Dexterity
- Paradigm: Procedural
- Developer: Great Plains Software, Microsoft
- License: Proprietary software
- Filename extensions: .mac, .dic

= Dexterity (programming language) =

The Dexterity programming language was designed in the late 1980s for the implementation of platform independent graphical accounting software. Dexterity itself is written in the C programming language. It was used in the development of Great Plains accounting software.
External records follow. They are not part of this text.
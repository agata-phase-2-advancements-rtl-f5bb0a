// Testbench for gts_leaf: timestamp counting and loading, a trigger turned into a request
// carrying the timestamp, inhibition by backpressure, by a full event memory and by a
// request still waiting on the tree, and replies filtered by leaf number.
// Timing: a free-running clock drives the block; a watchdog ends the run with a failure
// counted if the test has not finished after a fixed number of cycles.
module tb_gts_leaf;
  import agata_pkg::*;
  logic clk = 0, rst_n = 0;
  always #5 clk = ~clk;
  logic smp_en = 0, ts_load = 0, local_trig = 0, backpressure = 0, mem_full = 0;
  logic [7:0] leaf_id = 8'd17;
  ts_t ts_load_val = 48'h1000, ts, evt_ts, val_ts;
  logic evt_trig, req_valid, req_ready = 1, rep_valid = 0, val_valid, val_accept;
  gts_req_t req;
  gts_reply_t rep = '0;
  logic [31:0] n_requests, n_accepted, n_rejected, n_inhibited;
  int checks = 0, failures = 0, nevt = 0, nval = 0;

  gts_leaf dut (.*);

  task automatic chk(input logic c, input string what);
    checks++; if (!c) begin failures++; $display("FAIL %s", what); end
  endtask
  always @(negedge clk) if (rst_n) begin
    if (evt_trig) nevt++;
    if (val_valid) nval++;
  end
  task automatic strobe(int k);
    repeat (k) begin @(negedge clk); smp_en = 1; @(negedge clk); smp_en = 0; end
  endtask
  task automatic fire();
    @(negedge clk); local_trig = 1; @(negedge clk); local_trig = 0;
  endtask

  initial begin
    repeat (3) @(posedge clk); rst_n = 1;
    @(negedge clk); ts_load = 1; @(negedge clk); ts_load = 0;
    chk(ts == 48'h1000, "load");
    strobe(7);
    chk(ts == 48'h1007, "count");
    fire();
    chk(req_valid && req.ts == 48'h1007 && req.leaf == 8'd17, "request");
    @(negedge clk);
    chk(nevt == 1 && evt_ts == 48'h1007, "event");
    chk(!req_valid, "request taken");
    backpressure = 1; fire(); backpressure = 0;
    mem_full = 1; fire(); mem_full = 0;
    req_ready = 0; fire(); @(negedge clk); fire();
    chk(nevt == 2 && n_inhibited == 3, "inhibit");
    chk(req_valid, "request held");
    req_ready = 1; @(negedge clk);
    chk(n_requests == 2, "requests");
    // replies: one for another leaf, then accept and reject for this one
    rep = '{leaf: 8'd3, ts: 48'h1007, accept: 1'b1}; rep_valid = 1; @(negedge clk); rep_valid = 0; @(negedge clk);
    chk(nval == 0, "foreign reply ignored");
    rep = '{leaf: 8'd17, ts: 48'h1007, accept: 1'b1}; rep_valid = 1; @(negedge clk); rep_valid = 0; @(negedge clk);
    chk(nval == 1 && val_accept && val_ts == 48'h1007, "accept");
    rep = '{leaf: 8'd17, ts: 48'h1009, accept: 1'b0}; rep_valid = 1; @(negedge clk); rep_valid = 0; @(negedge clk);
    chk(nval == 2 && !val_accept && n_accepted == 1 && n_rejected == 1, "reject");
    $display("TB_RESULT checks=%0d failures=%0d", checks, failures);
    $finish;
  end
  initial begin
    repeat (2000) @(posedge clk);
    failures++;
    $display("TB_RESULT checks=%0d failures=%0d", checks, failures);
    $finish;
  end
endmodule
Microsoft Dynamics GP, formerly Great Plains Dynamics and eEnterprise, is a Dexterity-written application. Microsoft's small business line, Microsoft Small Business Manager and Small Business Financials, were also written in Dexterity and use the same code base as Great Plains.

==History of Dexterity==
Great Plains Dexterity is a proprietary programming language and technology, designed in the late 1980s with the goal to build a platform-independent graphical accounting package - Great Plains Dynamics. Dexterity itself is written in C (with the hope that C would provide platform independence). The user can install Dexterity from the Dynamics GP CD #2 and it allows custom pieces to be seamlessly integrated with the Dynamics GP interface.

==Features==
- Native Dexterity Cursors
 Dexterity was designed as a platform-independent programming language. If you want code to be operable on all currently supported Dynamics GP databases, use Dexterity ranges and loops to manipulate the records
- Dexterity with SQL Stored Procs
Currently, most Dynamics GP installations have been moved to MS SQL Server - so you can use Dexterity for custom forms drawing only and make the buttons run SQL stored procedures.
- COM Object calls
 Beginning with version 7.0, Dexterity supports COM objects - register them as libraries in Dexterity. Refer to the manual as to how to do this. This technique allows you to call such things as web services across the internet.
- Dynamics GP Alternate Forms
 These are modifications to existing forms – the ones found in DYNAMICS.DIC. The most popular customizations are made on the SOP Entry form. Alternate forms are not recommended by Microsoft as they make version upgrades more difficult. Customization usually has to be redone.
- Some restrictions
 Dynamics GP is actually an integration of multiple dictionaries: DYNAMICS.DIC, ADVSECUR.DIC, EXP1493.DIC, etc. In your Dexterity customization you can generally deal with only one dictionary - DYNAMICS.DIC. Integration with other dictionaries is supported but is difficult.

Dynamics GP macros can also be recorded in Dexterity. The ability to handle branches does not appear to exist in these macros.